Highlighting Celtic Influences in Literature at Manx LitFest

Sara Crowe

One of the highlights of the most recent Manx LitFest took place at the House of Manannan in Peel, where a panel of experts gathered to discuss the Celtic influence in literature before a packed audience at the Manx National Heritage venue.

Manx LitFest is an annual literary festival which has quickly become an established fixture on the Island’s calendar, attracting a wide selection of well-known authors and readers of all ages, as well as encouraging local writers to develop their skills.

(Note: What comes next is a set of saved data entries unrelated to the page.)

// cfg_serializer: FPGA side of the configuration link to the custom ICs.
//
// On `start` it loads one configuration image per module and shifts all
// N_MOD images out in parallel, one serial data line per module and a
// shared clock and load strobe. Each image is the CH channel words of one
// IC; it is sent channel CH-1 first, most significant bit first, so that
// after CH*CFG_BITS clock edges channel k's word sits in channel k's
// register of the IC (see asic_cfg_shiftreg). One more clock edge with
// cfg_load high then makes the new words active.
//
// Timing: cfg_sclk has a period of 2*DIV system clocks; cfg_sdi and
// cfg_load change while cfg_sclk is low, DIV clocks before its rising edge.
// A full load takes (CH*CFG_BITS + 1) * 2*DIV clocks; `busy` is high during
// it and `done` pulses at its end.
// The configuration path from the FPGA to every IC is the platform's; its
// protocol is this design's.
module cfg_serializer #(
  parameter int unsigned N_MOD    = 10,
  parameter int unsigned CH       = 8,
  parameter int unsigned CFG_BITS = 8,
  parameter int unsigned DIV      = 4
) (
  input  logic                                  clk,
  input  logic                                  rst_n,
  input  logic                                  start,
  input  logic [N_MOD-1:0][CH-1:0][CFG_BITS-1:0] cfg_words,
  output logic                                  busy,
  output logic                                  done,
  output logic                                  cfg_sclk,
  output logic [N_MOD-1:0]                      cfg_sdi,
  output logic                                  cfg_load
);

  localparam int unsigned NB = CH * CFG_BITS;
  localparam int unsigned BW = $clog2(NB + 1);
  localparam int unsigned DW = (DIV > 1) ? $clog2(DIV) : 1;

  logic [N_MOD-1:0][NB-1:0] shreg;
  logic [BW-1:0]            bit_cnt;   // bits sent so far
  logic [DW-1:0]            div_cnt;

  always_ff @(posedge clk or negedge rst_n) begin
    if (!rst_n) begin
      shreg    <= '0;
      bit_cnt  <= '0;
      div_cnt  <= '0;
      busy     <= 1'b0;
      done     <= 1'b0;
      cfg_sclk <= 1'b0;
      cfg_sdi  <= '0;
      cfg_load <= 1'b0;
    end else begin
      done <= 1'b0;
      if (!busy) begin
        if (start) begin
          for (int m = 0; m < int'(N_MOD); m++) begin
            shreg[m]   <= cfg_words[m] << 1;
            cfg_sdi[m] <= cfg_words[m][CH-1][CFG_BITS-1];
          end
          bit_cnt  <= '0;
          div_cnt  <= '0;
          cfg_load <= 1'b0;
          busy     <= 1'b1;
        end
      end else if (div_cnt == DW'(DIV - 1)) begin
        div_cnt  <= '0;
        cfg_sclk <= !cfg_sclk;
        if (cfg_sclk) begin
          // falling edge: the bit just clocked in is gone, present the next
          if (cfg_load) begin
            cfg_load <= 1'b0;
            busy     <= 1'b0;
            done     <= 1'b1;
          end else if (bit_cnt == BW'(NB - 1)) begin
            cfg_load <= 1'b1;
            bit_cnt  <= bit_cnt + 1'b1;
          end else begin
            for (int m = 0; m < int'(N_MOD); m++) begin
              cfg_sdi[m] <= shreg[m][NB-1];
              shreg[m]   <= shreg[m] << 1;
            end
            bit_cnt <= bit_cnt + 1'b1;
          end
        end
      end else begin
        div_cnt <= div_cnt + 1'b1;
      end
    end
  end

endmodule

Sponsored by Knox House Trust, the panel discussion tied in with the Celtic Style exhibition, which commemorated the 150th anniversary of the birth of Archibald Knox, the internationally renowned Manx artist and designer for Liberty & Co. The exhibition explored the historical influences and shared Celtic heritage that inspired both Knox and his Scottish and Irish contemporaries in the early years of the 20th century.

Donald S. Murray
The panel was made up of a number of Island based individuals with experience of this area; Dr Brian Stowell, Dr Breesha Maddrell, Dr Catriona Mackie, fiction writer Sara Crowe, whose debut novel draws on Celtic mythology, and visiting author Donald S. Murray, a Scottish Gaelic speaker from Shetland.

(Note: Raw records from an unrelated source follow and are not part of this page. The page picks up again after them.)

// tb_cfg_serializer: captures each module's serial line on the rising
// configuration clock in a testbench shift register and checks that the
// words arrive channel 7 first, MSB first, followed by one edge with
// cfg_load high, in (CH*CFG_BITS + 1) * 2*DIV system clocks.
module tb_cfg_serializer;
  localparam int unsigned N_MOD = 3, CH = 8, CFG_BITS = 8, DIV = 3;
  localparam int unsigned NB = CH * CFG_BITS;

  logic clk = 0, rst_n = 1, start = 0, busy, done, cfg_sclk, cfg_load;
  logic [N_MOD-1:0][CH-1:0][CFG_BITS-1:0] cfg_words;
  logic [N_MOD-1:0] cfg_sdi;
  logic [N_MOD-1:0][NB-1:0] cap;
  int checks = 0, failures = 0, shifts = 0, loads = 0;

  always #5 clk = !clk;

  cfg_serializer #(.N_MOD(N_MOD), .CH(CH), .CFG_BITS(CFG_BITS), .DIV(DIV)) dut (.*);

  task automatic check(bit ok, string what);
    checks++;
    if (!ok) begin failures++; $display("FAIL %s", what); end
  endtask

  always @(posedge cfg_sclk) begin
    if (cfg_load) loads++;
    else begin
      for (int m = 0; m < int'(N_MOD); m++) cap[m] = {cap[m][NB-2:0], cfg_sdi[m]};
      shifts++;
    end
  end

  initial begin
    int t0, t1;
    #1 rst_n = 0;
    #20 rst_n = 1;
    for (int r = 0; r < 4; r++) begin
      for (int m = 0; m < int'(N_MOD); m++)
        for (int c = 0; c < int'(CH); c++) cfg_words[m][c] = CFG_BITS'($urandom);
      shifts = 0; loads = 0;
      @(negedge clk) start = 1;
      t0 = $time;
      @(negedge clk) start = 0;
      check(busy, "busy after start");
      wait (done);
      t1 = $time;
      @(negedge clk);
      check(!busy && !cfg_sclk, "idle after done");
      check(shifts == NB && loads == 1, $sformatf("shifts %0d loads %0d", shifts, loads));
      for (int m = 0; m < int'(N_MOD); m++)
        check(cap[m] == NB'(cfg_words[m]), $sformatf("module %0d image %h exp %h", m, cap[m], cfg_words[m]));
      check((t1 - t0) / 10 == (NB + 1) * 2 * DIV,
            $sformatf("duration %0d clocks", (t1 - t0) / 10));
      repeat (5) @(negedge clk);
    end
    $display("TB_RESULT checks=%0d failures=%0d", checks, failures);
    $finish;
  end

  initial begin
    #1ms;
    failures++;
    $display("watchdog expired");
    $display("TB_RESULT checks=%0d failures=%0d", checks, failures);
    $finish;
  end
endmodule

Each of the panellists made valuable contributions to the discussion, with an initial foray into the importance of how some of the mythological figures, who transcend both time and place, form a continuous link but are subsequently reinvented and reworked.

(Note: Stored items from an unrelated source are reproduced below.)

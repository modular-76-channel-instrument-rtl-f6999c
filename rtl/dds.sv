// dds: direct digital synthesiser of the lock-in reference signals.
//
// Two 32-bit phase accumulators run on the 64 MHz DSP clock, stepped by the
// frequency tuning words ftw_m and ftw_dm1 (f = ftw * f_clk / 2^32):
//   * sq_m   - square wave at the modulation frequency f_m (to the optical
//              modulator), the MSB of the first accumulator;
//   * sq_dm1 - square wave at the first demodulation frequency f_dm1 (to the
//              mixer of the custom ICs), the MSB of the second;
//   * sine   - signed Q1.15 sine at f_dm2 = f_mid = f_dm1 - f_m for the
//              digital second demodulation.
// The sine phase is the difference of the two accumulators, so f_dm2
// equals f_dm1 - f_m exactly and stays locked to the two square waves.
// Its top 10 bits address a 256-entry quarter-wave table,
// tab[i] = round(32767 * sin((i + 0.5) * pi / 512)), computed at
// elaboration with an integer Taylor series. `sine` follows the phase by
// two clock cycles. `phase_clr` restarts both accumulators at zero.
//
// The three outputs, the 64 MHz clock and the relation f_dm2 = f_mid =
// f_dm1 - f_m are the platform's; the accumulator width, the table size and
// deriving the sine phase from the two accumulators are this design's.
module dds
  import crimson_pkg::*;
#(
  parameter int unsigned LUT_ABITS = 8   // quarter-wave table address bits
) (
  input  logic                         clk,
  input  logic                         rst_n,
  input  logic                         phase_clr,
  input  logic [PHASE_BITS-1:0]        ftw_m,
  input  logic [PHASE_BITS-1:0]        ftw_dm1,
  output logic                         sq_m,
  output logic                         sq_dm1,
  output logic [PHASE_BITS-1:0]        phase_mid,
  output logic signed [SINE_BITS-1:0]  sine
);

  localparam int unsigned N = 2**LUT_ABITS;
  typedef logic [N-1:0][SINE_BITS-1:0] qtab_t;

  // Quarter-wave sine table, sin(x) = x - x^3/3! + ... + x^9/9! in Q30
  function automatic qtab_t make_qtab();
    qtab_t  t;
    longint pi_q30, x, x2, term, sum;
    pi_q30 = 64'd3373259426;           // pi * 2^30
    for (int i = 0; i < int'(N); i++) begin
      x    = ((2 * i + 1) * pi_q30) / (4 * N);
      x2   = (x * x) >>> 30;
      term = x;
      sum  = x;
      for (int k = 1; k <= 4; k++) begin
        term = -(((term * x2) >>> 30) / ((2 * k) * (2 * k + 1)));
        sum  = sum + term;
      end
      t[i] = SINE_BITS'((sum * 32767 + (64'sd1 <<< 29)) >>> 30);
    end
    return t;
  endfunction

  localparam qtab_t QTAB = make_qtab();

  logic [PHASE_BITS-1:0] acc_m, acc_dm1;

  always_ff @(posedge clk or negedge rst_n) begin
    if (!rst_n) begin
      acc_m   <= '0;
      acc_dm1 <= '0;
    end else if (phase_clr) begin
      acc_m   <= '0;
      acc_dm1 <= '0;
    end else begin
      acc_m   <= acc_m + ftw_m;
      acc_dm1 <= acc_dm1 + ftw_dm1;
    end
  end

  assign sq_m      = acc_m[PHASE_BITS-1];
  assign sq_dm1    = acc_dm1[PHASE_BITS-1];
  assign phase_mid = acc_dm1 - acc_m;

  // stage 1: fold the phase into one quadrant and read the table
  logic [1:0]                quad;
  logic [LUT_ABITS-1:0]      idx;
  logic [SINE_BITS-1:0]      mag;
  logic                      neg;
  assign quad = phase_mid[PHASE_BITS-1 -: 2];
  assign idx  = phase_mid[PHASE_BITS-3 -: LUT_ABITS];

  always_ff @(posedge clk or negedge rst_n) begin
    if (!rst_n) begin
      mag  <= '0;
      neg  <= 1'b0;
      sine <= '0;
    end else begin
      mag  <= QTAB[quad[0] ? ~idx : idx];
      neg  <= quad[1];
      // stage 2: apply the sign of the lower half period
      sine <= neg ? -$signed(mag) : $signed(mag);
    end
  end

endmodule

But the suggestion that a bonding of two traditions sparks creativity led the discussion into a new area, with a lively exchange of views about the literary ability of the Celts and the importance of bilingualism in its structure and the validity of stories as they pass through each generation.

However, the discussion didn’t solely focus upon one genre, but looked at a variety of topics such as satire, politics, lullabies and nursery rhymes when it became clear that further research is needed into Manx literature.

As themes progressed members of the panel spoke of how many of the stories contained underlying messages, although storytellers may make subtle changes and problems could be created during translation.